The Fetus and Child Protect ion Act: Progressives fight back Rove-style

What began as a question on DailyKos, migrated to a thread on Ruth’s Group and is now a piece of draft legislation at mansworldnot. It is a Rovian attack designed to split the Republican Alliance, strengthen Democratic supporters, block attempts to ban abortion, and in general demoralize the rapture right.

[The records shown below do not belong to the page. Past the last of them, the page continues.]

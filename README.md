# Padded-seed, low-transition test pattern generator

Test data compression stores LFSR seeds on the tester instead of full test
patterns. An on-chip LFSR then expands each seed into a pattern. *Padding*
stretches each stored seed further. A few extra bits are appended to a seed
of B0 bits, and the result seeds a longer LFSR of B0 + b bits. That longer
LFSR produces a different test. One stored seed plus a handful of short
paddings can therefore replace several stored seeds. For example, the 8-bit
seed `00110011` gives:

| padding | LFSR length | loaded seed  |
|---------|-------------|--------------|
| (none)  | 8           | `00110011`   |
| `0`     | 9           | `001100110`  |
| `10`    | 10          | `0011001110` |

This design adds two things to padding. Both aim at lower switching activity
during test and at more random patterns:

* A **bit-swapping LFSR (BS-LFSR)**. It swaps the outputs of the first two
  cells, controlled by the last cell. The swapped output toggles only half as
  often as a plain LFSR cell.
* A **modified dual-CLCG**. This generator is built from four linear
  congruential generators (LCGs). The BS-LFSR supplies its four seeds, and it
  emits one pseudorandom bit per clock. Those bits are the test patterns.

The patterns are scored on chip. They drive two copies of the ISCAS'89
**s27** benchmark circuit. One copy is fault-free and the other carries an
injected stuck-at fault. A monitor counts the clocks on which the two
flip-flop states differ.

Everything is synthesizable SystemVerilog-2017. The default sizes are those of
the 8-bit worked example.

## Data flow of one session

```
 seed[7:0], pad, pad_len           fault (site, stuck value)
        |                                   |
        v                                   v
 +-------------+  lfsr_op  +-----------+  x0,y0,p0,q0  +---------------+  z
 |  bs_lfsr    |---------->| seed regs |-------------->| mod_dual_clcg |----+
 | (8..12 cells)|  cap[3:0] +-----------+               +---------------+    |
 +-------------+                                                            v
        ^                                          4-bit window  in_q (G3..G0)
        |                                                 |            |
 +-----------------+                              +-----------+  +-----------+
 | bist_controller |-- load/en/cap/start/test --> | s27 good  |  | s27 faulty|
 +-----------------+                              +-----------+  +-----------+
                                                     op_ff |        | op_ff1
                                                           v        v
                                                       +----------------+
                                                       | fault_monitor  |--> total_faults
                                                       +----------------+
```

After `start`, `bist_controller` steps through the following states:

| state | clocks | what happens |
|-------|--------|--------------|
| LOAD  | 1 | `seed` followed by `pad_len` bits of `pad` is loaded into the BS-LFSR. |
| SEED  | 4·SEED_GAP + 1 | The BS-LFSR steps. Its 8-bit parallel word is captured as x0, y0, p0 and q0 after 8, 16, 24 and 32 steps. |
| START | 1 | The four LCGs take their seeds. The circuits, the input window and the counter are cleared. |
| TEST  | TEST_LEN | One pattern per clock. Each generated bit `z` shifts into the 4-bit window, and the window drives G3..G0 of both s27 copies. Both copies are clocked. The monitor compares their flip-flop states. |
| DONE  | — | `done` = 1. `count` = TEST_LEN and `total_faults` are held until the next `start`. |

At the defaults (SEED_GAP = 8, TEST_LEN = 1250), one session takes
36 + 1250 clocks from `start` to `done`.

## Bit-swapping LFSR with padding (`bs_lfsr`)

The register has B0 + PAD_MAX cells, named c1..cn from the left of the seed
string. c1 holds the leftmost seed bit, and the padding follows the last seed
bit. `pad` is right-aligned: for a padding of length b, `pad[b-1]` is its
first bit. With `pad_first` = 1 the padding goes in front of the seed
instead: c1..cb hold the padding and the seed follows. The length n = B0 + b is set at load time. Cells past cn are held
at zero.

* **Feedback.** The LFSR is external, with polynomial x^n + x + 1. On each
  step every cell takes its left neighbour, and c1 takes c1 xor cn. Changing
  the length only moves the cell that feeds back, so a single register serves
  every padding. This is the "programmable LFSR" that padding needs on chip.
* **Swap.** Two 2:1 multiplexers share the select line cn:
  * Mux1 has c2 on input 0 and c1 on input 1, and drives `o1`.
  * Mux2 has c1 on input 0 and c2 on input 1, and drives `o2`.

  While cn = 0, c1 and c2 are exchanged.
* **Transition saving.** Take a maximal-length LFSR of this form and run it
  for one period. `o2` then makes 2^(n-2) transitions, against 2^(n-1) on
  any plain cell: half as many. `o1` saves nothing. The unit testbench
  checks this on a 7-cell LFSR: 64 transitions on c1 and `o1`, 32 on `o2`.
* **Parallel output.** `lfsr_op` is the 8-bit word {o1, o2, c3, ..., c8}.
  It supplies the CLCG seeds.

Caution: x^n + x + 1 is primitive for n = 7 but **not** for n = 8, 9 or 10.
The 8-, 9- and 10-cell configurations therefore run on short cycles. Loaded
with `00110011`, `001100110` and `0011001110`, they repeat after 63, 73 and
889 steps, against maximal periods of 255, 511 and 1023. This follows the
polynomial given for the BS-LFSR. A maximal sequence needs a different tap
set for each length: change the feedback line in `bs_lfsr.sv` and the
matching model in the testbenches.

## Modified dual-CLCG (`lcg`, `clcg`, `mod_dual_clcg`)

Each LCG computes x_{i+1} = a·x_i + b mod 2^N with a = 1 + 2^R. No
multiplier is needed:

* An R-bit left shift gives 2^R·x_i.
* One adder sums x_i, 2^R·x_i and b.
* The N-bit wrap of the adder provides mod 2^N.

A multiplexer in front chooses the seed while `start` is high and the
register otherwise. The clock with `start` high therefore already writes x_1.

Two LCGs and a comparator form a coupled LCG (`clcg`). The generator uses
two of them:

* B_i = [x_{i+1} > y_{i+1}]
* C_i = [p_{i+1} > q_{i+1}]
* **Z_i = B_i xor C_i**

The older dual-CLCG keeps B_i only when C_i = 0. That needs an output buffer
and a controller, and it gives no bit on some clocks. The XOR yields one bit
on every clock with a single gate. The comparisons are unsigned.

Default constants: R = 2, 3, 4, 5 (a = 5, 9, 17, 33) and b = 1, 3, 5, 7. These
are this design's own choice. a ≡ 1 (mod 4) and odd b give every 8-bit LCG
the full period 256. Change them with the top's `R1..R4` and `B1..B4`
parameters, keeping R ≥ 2 and b odd.

## Circuit under test and fault scoring (`s27_cut`, `fault_monitor`)

`s27_cut` is the published s27 netlist:

* Inputs G0..G3 and output G17.
* Flip-flops G5, G6 and G7.
* Gates: G14 = ¬G0, G8 = G14·G6, G12 = NOR(G1, G7), G15 = G12 + G8,
  G16 = G3 + G8, G9 = NAND(G16, G15), G11 = NOR(G5, G9),
  G10 = NOR(G14, G11), G13 = NOR(G2, G12), G17 = ¬G11.
* Next state: G5 ← G10, G6 ← G11, G7 ← G13.

Any one of the 16 nets G0..G16 (G4 does not exist, G17 is excluded) can be
forced to 0 or 1. The fault is selected with the `stuck_fault_t` struct
{en, site, value} from `bist_pkg`. The fault-free copy is the same module
with `en = 0`.

`fault_monitor` compares the 3-bit flip-flop states `op_ff` = {G5, G6, G7}
of the two copies on every test clock. On a mismatch it sets `fault_flag` and
increments `total_faults`. The counter saturates instead of wrapping. Because
s27 is sequential, a fault that corrupts the state often shows for several
clocks in a row, and every such clock is counted. The count is therefore a
measure of how often the pattern stream exposes the fault. It is not a
fault-coverage percentage.

## Top level (`padded_clcg_bist_top`)

| port | dir | width | meaning |
|------|-----|-------|---------|
| `clk`, `rst_n` | in | 1 | clock; asynchronous active-low reset |
| `start` | in | 1 | begin a session (from IDLE or DONE) |
| `seed` | in | B0 | stored seed; the MSB is the leftmost bit |
| `pad`, `pad_len` | in | PAD_MAX, 3 | padding bits (right-aligned) and their count, 0..PAD_MAX; larger counts are limited to PAD_MAX |
| `pad_first` | in | 1 | 1: padding before the seed, 0: after it |
| `fault` | in | `stuck_fault_t` | fault placed in the faulty s27 copy |
| `busy`, `done`, `state` | out | 1, 1, 3 | session status |
| `count` | out | 11 | patterns applied |
| `test_data` | out | 1 | generated bit z |
| `scan_o1`, `scan_o2`, `swap_sel`, `lfsr_cells` | out | 1, 1, 1, 12 | BS-LFSR outputs |
| `x`, `y`, `p`, `q`, `bi`, `ci` | out | 8 each, 1, 1 | LCG terms and comparator outputs |
| `cut_in` | out | 4 | pattern on G3..G0 |
| `op_ff`, `op_ff1`, `op`, `op1` | out | 3, 3, 1, 1 | flip-flop states and G17 of the good and faulty copies |
| `fault_flag`, `total_faults` | out | 1, 16 | mismatch flag and count |

Parameters, with their defaults:

* `B0` = 8: seed bits.
* `PAD_MAX` = 4: the first-iteration limit min(16, B0/2).
* `N` = 8: LCG width.
* `TEST_LEN` = 1250: patterns per session.
* `SEED_GAP` = 8: BS-LFSR steps between captured seeds.
* `R1..R4`, `B1..B4`: LCG constants.
* `FCW` = 16: counter width.

At the defaults the top synthesizes to about 330 word-level cells and 120
flip-flops.

## What is not in the hardware

* **Choosing the paddings.** Deciding which padding goes with which seed is
  an off-line algorithm. It iterates over candidate paddings, runs fault
  simulation, removes redundant paddings in reverse order, and accepts a
  change only if seed storage shrinks and the number of applied tests grows
  by at most α %. It runs on the tester's host computer. Its result is the
  (`seed`, `pad`, `pad_len`) presented at the top's inputs.
* **The tester.** The tester and its memory are outside the design.
* **The other generators.** The buffered dual-CLCG and the plain
  padded-LFSR generator are the reference points this design improves on,
  and they are not included. A plain padded LFSR of 8, 9 or 10 bits is the
  BS-LFSR with `pad_len` = 0, 1 or 2, read through its cells.
* **Larger circuits.** Configurations for larger circuits are not built. One
  example is a 28-bit seed with 2- and 4-bit paddings, i.e. 28/30/32-cell
  LFSRs. `bs_lfsr` runs at that size with `B0 = 28`; see
  `tb_bs_lfsr_b04`. The circuit itself and its primitive polynomials are not
  part of this design.

## Own choices and departures

These points were chosen here, not taken from a specification:

* Cell numbering against the seed string and the make-up of `lfsr_op`.
* Taking the four LCG seeds from the parallel BS-LFSR word, eight steps
  apart.
* The LCG constants.
* The 4-bit sliding window from the bit stream to the s27 inputs, with both
  circuits clocked on every test clock. This is an alternative to a
  scan-in-then-capture scheme.
* Comparing only the flip-flop states. G17 is brought out but not compared.
* Counting mismatching clocks.
* Session sequencing, reset values and the clear inputs.

Detection counts from this design should not be compared with counts from
other set-ups that use a different counting rule or fault site. The fault
site and value are free inputs here.

## Files

| file | contents |
|------|----------|
| `rtl/bist_pkg.sv` | default sizes, LCG constants, `s27_net_e`, `stuck_fault_t`, `bist_state_e` |
| `rtl/bs_lfsr.sv` | programmable-length bit-swapping LFSR |
| `rtl/lcg.sv`, `rtl/clcg.sv`, `rtl/mod_dual_clcg.sv` | LCG, coupled LCG, modified dual-CLCG |
| `rtl/s27_cut.sv` | s27 with stuck-at fault injection |
| `rtl/fault_monitor.sv` | response comparison and count |
| `rtl/bist_controller.sv` | session sequencer |
| `rtl/padded_clcg_bist_top.sv` | top level |
| `tb/tb_<module>.sv` | one self-checking testbench per module |
| `tb/tb_bs_lfsr_b04.sv` | BS-LFSR at 28/30/32 cells |

Every testbench computes its expected values with its own model, runs under
a watchdog, and ends with a line `TB_RESULT checks=<n> failures=<m>`.

`tb_padded_clcg_bist_top` runs the top at its default parameters for eight
full sessions:

* the seed `00110011` with the paddings "", "0" and "10", and with "10"
  placed in front of it;
* random seeds with 3- and 4-bit paddings;
* no fault, and stuck-at faults on G11, G8, G13 and G3.

It checks the generated bit, the LCG terms, the circuit inputs and both
responses on every clock. At the end of each session it checks the counts.
It also requires that every padding length, a bit swap, both comparator
outputs, both values of z, and a detection each occurred at least once.

## Simulating

With Verilator 5, from the directory that holds `rtl/` and `tb/`:

```
verilator --binary --timing --assert -Irtl -y rtl +libext+.sv \
    rtl/bist_pkg.sv tb/tb_padded_clcg_bist_top.sv \
    --top-module tb_padded_clcg_bist_top -Mdir obj_top
./obj_top/Vtb_padded_clcg_bist_top
```

Replace the testbench name to run another test. Each test finishes in well
under a second.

It’s time for Dems to co-opt the culture of life and drive a wedge between the rapture right and republican corporations. How? Consider: the only value question dems and reps agee on in polls is the dishonesty of corporate executives. We can take advantage of this by reframing the question of abortion thus:
– the cause of abortion is unwanted pregnancy
– programs that increase unwanted pregnancies must be banned and programs that reduce unwanted pregnancies must be funded
– the best source of funds are repeal of tax cuts for corporations and the impostion of surtaxes on runaway corporations
This reframes the debate and forces Member of Congress to choose between their faithful who want to do anything that will reduce abortions, and their corporate paymasters who want to do anything to not pay their fair share of taxes. Read the bill and send it on

6 thoughts on “The Fetus and Child Protect ion Act: Progressives fight back Rove-style

  1. I’ve been thinking about writing a blog on abortion but wasn’t sure it fit with Seeing the Forest. This is off the top of my head, but the whole issue is a manufactured lie. Abortion wasn’t illegal in this country until 1879. That’s important and very few people seem to be aware of this. Abortion wasn’t considered immoral or made illegal to protect the “unborn” but because doctors resented the power and skills of midwives, who traditionally looked after women’s reproductive health, including childbirth, contraception, and abortion. Don’t think for a minute that there weren’t safe and effective methods of both contraception and abortion; these were available since antiquity.
    The church had sanctioned abortion and contraception since antiquity. There was no concept that the soul inhabited the body from conception. Various dates were proposed through the centuries for when the soul entered the body, but the concern was making sure that any live, soulful babies likely to die in childbirth got baptized so their souls wouldn’t end up in limbo. There was no ban on either contraception or abortion until the church began to suffer a drastic loss of membership; the point was originally practical, not moral.
    The anti-abortion movement has always been political, not moral.

  2. thanks MJ, especially for mentioning the Roman Catholic Church’s changing attitude towards the ‘unborn’!
    And thanks for the post, Patrick!